- [Supplied data]
• • •

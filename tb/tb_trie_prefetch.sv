// tb_trie_prefetch: node requests in runs of consecutive addresses and
// random jumps, with the unit enabled and disabled, against the DDR model.
// Every response must carry the node of its address. With prefetch on, a
// request is a prefetch hit exactly when it asks for the address after the
// previous request; with prefetch off there are no hits and no prefetch
// reads. Prefetching must also make a sequential run faster.
module tb_trie_prefetch;
  import vdp_pkg::*;
  logic clk = 0, rst_n = 0;
  always #1 clk = ~clk;
  logic en = 1, flush = 0, req = 0, resp_valid, d_req, d_gnt, d_rvalid;
  logic ev_demand_read, ev_prefetch_read, ev_pf_hit;
  logic [MEM_AW-1:0] addr = '0, d_addr;
  logic [MEM_DW-1:0] resp_data, d_rdata;
  int checks = 0, failures = 0, hits = 0, preads = 0, exp_hits = 0;

  trie_prefetch u_dut (.*);
  ddr_model u_mem (.clk, .rst_n, .hold(1'b0), .req(d_req), .we(1'b0), .addr(d_addr), .wdata('0),
                   .ready(d_gnt), .rvalid(d_rvalid), .rdata(d_rdata));

  function automatic logic [MEM_DW-1:0] node_of(logic [MEM_AW-1:0] a);
    return {a, 8'hA5, ~a, 32'hBEEF_0000 | 32'(a), 40'(a) * 40'd91};
  endfunction

  always @(posedge clk) if (rst_n) begin
    if (ev_pf_hit) hits++;
    if (ev_prefetch_read) preads++;
  end

  initial begin
    repeat (400000) @(posedge clk);
    failures++; $display("FAIL: watchdog");
    $display("TB_RESULT checks=%0d failures=%0d", checks, failures); $finish;
  end

  logic [MEM_AW-1:0] prev = '1;

  task automatic access(logic [MEM_AW-1:0] a, int think);
    @(negedge clk);
    req = 1; addr = a;
    @(negedge clk);
    req = 0;
    while (!resp_valid) @(negedge clk);
    checks++;
    if (resp_data !== node_of(a)) begin failures++; $display("FAIL: addr %h data", a); end
    if (en && a == prev + 1'b1) exp_hits++;
    prev = a;
    repeat (think) @(negedge clk);
  endtask

  int t0, t1, t2;

  initial begin
    for (int i = 0; i < 4096; i++) u_mem.poke(MEM_AW'(i), node_of(MEM_AW'(i)));
    repeat (2) @(posedge clk);
    rst_n = 1;
    for (int r = 0; r < 300; r++) begin
      logic [MEM_AW-1:0] b;
      int n;
      b = MEM_AW'($urandom_range(0, 4000));
      n = $urandom_range(1, 6);
      if (r == 150) en = 0;
      if (r == 200) en = 1;
      for (int k = 0; k < n; k++) access(b + MEM_AW'(k), $urandom_range(0, 12));
    end
    checks++;
    if (hits != exp_hits) begin failures++; $display("FAIL: %0d prefetch hits, expected %0d", hits, exp_hits); end
    // timing: a 20-node run with and without prefetch
    en = 1; t0 = int'($time);
    for (int k = 0; k < 20; k++) access(MEM_AW'(3000 + k), 4);
    t1 = int'($time);
    en = 0; preads = 0;
    for (int k = 0; k < 20; k++) access(MEM_AW'(3500 + k), 4);
    t2 = int'($time);
    checks++;
    if (!(t1 - t0 < t2 - t1)) begin failures++; $display("FAIL: prefetch not faster (%0d vs %0d)", t1 - t0, t2 - t1); end
    checks++;
    if (preads > 1) begin failures++; $display("FAIL: prefetch reads while disabled"); end
    $display("hits=%0d run with prefetch %0d, without %0d", hits, t1 - t0, t2 - t1);
    $display("TB_RESULT checks=%0d failures=%0d", checks, failures);
    $finish;
  end
endmodule
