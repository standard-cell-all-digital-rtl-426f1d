`timescale 1ps/1fs
// tb_mash11: checks the MASH 1-1 modulator against a behavioural model of
// two cascaded accumulators with the y1[n-1] + y2[n] - y2[n-1] combination,
// checks the output range -1..2, and checks that the mean over 1024 cycles
// equals F/256 to within 2/1024.
module tb_mash11;
  logic clk = 0, rst_n = 0;
  logic [7:0] x;
  logic signed [3:0] y;
  int checks = 0, failures = 0;
  int a1, a2, y1, y2, y1d, y2d, ym, sum;

  mash11 #(.IN_W(8), .OUT_W(4)) dut (.clk, .rst_n, .x, .y);
  always #5000 clk = ~clk;

  initial begin
    #200_000_000;
    failures++;
    $display("TB_RESULT checks=%0d failures=%0d", checks, failures);
    $finish;
  end

  initial begin
    x = 0;
    for (int t = 0; t < 12; t++) begin
      rst_n = 0;
      x = (t == 0) ? 8'd64 : (t == 1) ? 8'd0 : (t == 2) ? 8'd255 : 8'($urandom_range(1, 254));
      @(negedge clk); rst_n = 1;
      a1 = 0; a2 = 0; y1d = 0; y2d = 0; ym = 0; sum = 0;
      for (int n = 0; n < 1024; n++) begin
        @(posedge clk);
        // model of this edge
        y1 = (a1 + x) >= 256;
        y2 = (a2 + ((a1 + x) % 256)) >= 256;
        ym = y1d + y2 - y2d;
        a2 = (a2 + ((a1 + x) % 256)) % 256;
        a1 = (a1 + x) % 256;
        y1d = y1; y2d = y2;
        @(negedge clk);
        checks++;
        if (int'(y) != ym || y < -1 || y > 2) begin
          failures++;
          if (failures < 10) $display("x=%0d n=%0d y=%0d model=%0d", x, n, y, ym);
        end
        sum += int'(y);
      end
      checks++;
      if (sum < int'(x) * 4 - 2 || sum > int'(x) * 4 + 2) begin
        failures++; $display("mean x=%0d sum=%0d", x, sum);
      end
    end
    $display("TB_RESULT checks=%0d failures=%0d", checks, failures);
    $finish;
  end
endmodule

• • •

- [Activity]
Transcribe all of the data so that each line matches the source exactly.

- [Task output]
filename tb/tb_trie_prefetch.sv
// tb_trie_prefetch: node requests in runs of consecutive addresses and
// random jumps, with the unit enabled and disabled, against the DDR model.
// Every response must carry the node of its address. With prefetch on, a
// request is a prefetch hit exactly when it asks for the address after the
// previous request; with prefetch off there are no hits and no prefetch
// reads. Prefetching must also make a sequential run faster.
module tb_trie_prefetch;
  import vdp_pkg::*;
  logic clk = 0, rst_n = 0;
  always #1 clk = ~clk;
  logic en = 1, flush = 0, req = 0, resp_valid, d_req, d_gnt, d_rvalid;
  logic ev_demand_read, ev_prefetch_read, ev_pf_hit;
  logic [MEM_AW-1:0] addr = '0, d_addr;
  logic [MEM_DW-1:0] resp_data, d_rdata;
  int checks = 0, failures = 0, hits = 0, preads = 0, exp_hits = 0;

  trie_prefetch u_dut (.*);
  ddr_model u_mem (.clk, .rst_n, .hold(1'b0), .req(d_req), .we(1'b0), .addr(d_addr), .wdata('0),
                   .ready(d_gnt), .rvalid(d_rvalid), .rdata(d_rdata));

  function automatic logic [MEM_DW-1:0] node_of(logic [MEM_AW-1:0] a);
    return {a, 8'hA5, ~a, 32'hBEEF_0000 | 32'(a), 40'(a) * 40'd91};
  endfunction

  always @(posedge clk) if (rst_n) begin
    if (ev_pf_hit) hits++;
    if (ev_prefetch_read) preads++;
  end

  initial begin
    repeat (400000) @(posedge clk);
    failures++; $display("FAIL: watchdog");
    $display("TB_RESULT checks=%0d failures=%0d", checks, failures); $finish;
  end

  logic [MEM_AW-1:0] prev = '1;

  task automatic access(logic [MEM_AW-1:0] a, int think);
    @(negedge clk);
    req = 1; addr = a;
    @(negedge clk);
    req = 0;
    while (!resp_valid) @(negedge clk);
    checks++;
    if (resp_data !== node_of(a)) begin failures++; $display("FAIL: addr %h data", a); end
    if (en && a == prev + 1'b1) exp_hits++;
    prev = a;
    repeat (think) @(negedge clk);
  endtask

  int t0, t1, t2;

  initial begin
    for (int i = 0; i < 4096; i++) u_mem.poke(MEM_AW'(i), node_of(MEM_AW'(i)));
    repeat (2) @(posedge clk);
    rst_n = 1;
    for (int r = 0; r < 300; r++) begin
      logic [MEM_AW-1:0] b;
      int n;
      b = MEM_AW'($urandom_range(0, 4000));
      n = $urandom_range(1, 6);
      if (r == 150) en = 0;
      if (r == 200) en = 1;
      for (int k = 0; k < n; k++) access(b + MEM_AW'(k), $urandom_range(0, 12));
    end
    checks++;
    if (hits != exp_hits) begin failures++; $display("FAIL: %0d prefetch hits, expected %0d", hits, exp_hits); end
    // timing: a 20-node run with and without prefetch
    en = 1; t0 = int'($time);
    for (int k = 0; k < 20; k++) access(MEM_AW'(3000 + k), 4);
    t1 = int'($time);
    en = 0; preads = 0;
    for (int k = 0; k < 20; k++) access(MEM_AW'(3500 + k), 4);
    t2 = int'($time);
    checks++;
    if (!(t1 - t0 < t2 - t1)) begin failures++; $display("FAIL: prefetch not faster (%0d vs %0d)", t1 - t0, t2 - t1); end
    checks++;
    if (preads > 1) begin failures++; $display("FAIL: prefetch reads while disabled"); end
    $display("hits=%0d run with prefetch %0d, without %0d", hits, t1 - t0, t2 - t1);
    $display("TB_RESULT checks=%0d failures=%0d", checks, failures);
    $finish;
  end
endmodule
repository standard-cell-all-digital-rtl-426f1d
`timescale 1ps/1fs
// tb_mash11: checks the MASH 1-1 modulator against a behavioural model of
// two cascaded accumulators with the y1[n-1] + y2[n] - y2[n-1] combination,
// checks the output range -1..2, and checks that the mean over 1024 cycles
// equals F/256 to within 2/1024.
module tb_mash11;
  logic clk = 0, rst_n = 0;
  logic [7:0] x;
  logic signed [3:0] y;
  int checks = 0, failures = 0;
  int a1, a2, y1, y2, y1d, y2d, ym, sum;

  mash11 #(.IN_W(8), .OUT_W(4)) dut (.clk, .rst_n, .x, .y);
  always #5000 clk = ~clk;

  initial begin
    #200_000_000;
    failures++;
    $display("TB_RESULT checks=%0d failures=%0d", checks, failures);
    $finish;
  end

  initial begin
    x = 0;
    for (int t = 0; t < 12; t++) begin
      rst_n = 0;
      x = (t == 0) ? 8'd64 : (t == 1) ? 8'd0 : (t == 2) ? 8'd255 : 8'($urandom_range(1, 254));
      @(negedge clk); rst_n = 1;
      a1 = 0; a2 = 0; y1d = 0; y2d = 0; ym = 0; sum = 0;
      for (int n = 0; n < 1024; n++) begin
        @(posedge clk);
        // model of this edge
        y1 = (a1 + x) >= 256;
        y2 = (a2 + ((a1 + x) % 256)) >= 256;
        ym = y1d + y2 - y2d;
        a2 = (a2 + ((a1 + x) % 256)) % 256;
        a1 = (a1 + x) % 256;
        y1d = y1; y2d = y2;
        @(negedge clk);
        checks++;
        if (int'(y) != ym || y < -1 || y > 2) begin
          failures++;
          if (failures < 10) $display("x=%0d n=%0d y=%0d model=%0d", x, n, y, ym);
        end
        sum += int'(y);
      end
      checks++;
      if (sum < int'(x) * 4 - 2 || sum > int'(x) * 4 + 2) begin
        failures++; $display("mean x=%0d sum=%0d", x, sum);
      end
    end
    $display("TB_RESULT checks=%0d failures=%0d", checks, failures);
    $finish;
  end
endmodule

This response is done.